Книга Гоголя вызвала единодушный отпор в разнообразных слоях общества. Только в самом узком кругу единомышленников раздались сочувственные отклики, да Булгарин злорадно приветствовал обращение недавнего врага на „истинный“ путь. В официально-бюрократических и церковных кругах книга не была принята – как слишком независимая, говорившая всё же своим языком, а не языком казенных прописей. Официальной России показалась опасной своеобразная гражданская тревога Гоголя, а попытка давать уроки правительству воспринята была как дерзость, и книга могла появиться в свет только с цензурными купюрами. Неприемлемой оказалась книга и для славянофильских кругов, так как во многом выходила из рамок славянофильской догмы.

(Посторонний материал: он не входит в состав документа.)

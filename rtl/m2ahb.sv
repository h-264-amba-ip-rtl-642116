// m2ahb: "Processor2AHB" wrapper, the bridge from the processor's local bus to
// the AHB.
//
// The processor side is a simple request/acknowledge port: the processor
// holds cpu_req with cpu_we, cpu_addr, cpu_wdata and cpu_size stable until
// cpu_ack pulses for one cycle (with cpu_rdata for a read).  Each request
// becomes one AHB SINGLE transfer: the bridge requests the bus, waits for the
// grant to take effect (HGRANT seen at a rising edge with HREADY high), drives
// the NONSEQ address phase, then the data phase, and acknowledges when the
// data phase completes.  It never locks the bus.  The processor-side protocol
// is this design's choice; the processor core itself is outside this RTL.
module m2ahb
  import ahb_pkg::*;
(
  input  logic        clk,
  input  logic        rst_n,
  // processor side
  input  logic        cpu_req,
  input  logic        cpu_we,
  input  logic [31:0] cpu_addr,
  input  logic [31:0] cpu_wdata,
  input  logic [2:0]  cpu_size,
  output logic        cpu_ack,
  output logic [31:0] cpu_rdata,
  // AHB master side
  output logic        hbusreq,
  output logic        hlock,
  input  logic        hgrant,
  input  ahb_s2m_t    s2m,
  output ahb_m2s_t    m2s
);

  typedef enum logic [1:0] {S_IDLE, S_ADDR, S_DATA, S_DONE} state_t;
  state_t state;
  logic   own;

  always_ff @(posedge clk or negedge rst_n) begin
    if (!rst_n) own <= 1'b0;
    else if (s2m.hready) own <= hgrant;
  end

  always_ff @(posedge clk or negedge rst_n) begin
    if (!rst_n) begin
      state     <= S_IDLE;
      cpu_rdata <= '0;
    end else begin
      unique case (state)
        S_IDLE: if (cpu_req) state <= S_ADDR;
        S_ADDR: if (own && s2m.hready) state <= S_DATA;
        S_DATA: if (s2m.hready) begin
          if (!cpu_we) cpu_rdata <= s2m.hrdata;
          state <= S_DONE;
        end
        S_DONE: state <= S_IDLE;
      endcase
    end
  end

  assign cpu_ack = (state == S_DONE);
  assign hbusreq = (state == S_ADDR);
  assign hlock   = 1'b0;

  always_comb begin
    m2s        = '0;
    m2s.htrans = HT_IDLE;
    m2s.hsize  = HS_WORD;
    m2s.hburst = HB_SINGLE;
    m2s.hprot  = 4'b0011;
    m2s.haddr  = cpu_addr;
    if (state == S_ADDR && own) begin
      m2s.htrans = HT_NONSEQ;
      m2s.hwrite = cpu_we;
      m2s.hsize  = cpu_size;
    end
    if (state == S_DATA && cpu_we) m2s.hwdata = cpu_wdata;
  end

endmodule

Наконец, само собою разумеется, что вся передовая общественность отвергла с негодованием книгу, реакционную в самом своем существе, звавшую назад, а не вперед. Голосом этой общественности стал Белинский в своем знаменитом гневно-обличительном письме к Гоголю из Зальцбрунна – письме, в котором В. И. Ленин видел „одно из лучших произведений бесцензурной демократической печати, сохранивших громадное, живое значение и по сию пору“ („Из прошлого рабочей печати в России“, 1914).[16]16
Сочинения В. И. Ленина, 3-е изд., т. XVII, стр. 341.
[Закрыть]
Чем же объяснить, что великий художник-обличитель, один из вождей народа „на пути сознания, развития и прогресса“, – оказался в стане реакции? Раз навсегда нужно отбросить представления, будто „Выбранные места“ лишь выразили теоретически то, что всегда заключалось в гоголевской творческой практике, что теми же самыми идейными стимулами – желанием „служить своему классу“ – вызваны и „Вечера“, и „Ревизор“, и „Выбранные места“, и обе части „Мертвых душ“. Такому упрощенному истолкованию творческого пути Гоголя противоречит всё: и сравнительный литературный анализ, обязывающий отделить Гоголя от хора официально-благонамеренной литературы, и показания осведомленных современников (Анненков), и неопровержимые данные о кризисе, действительно пережитом Гоголем в начале 40-х годов и, наконец, определение этого кризиса самим Гоголем: „крутой поворот“.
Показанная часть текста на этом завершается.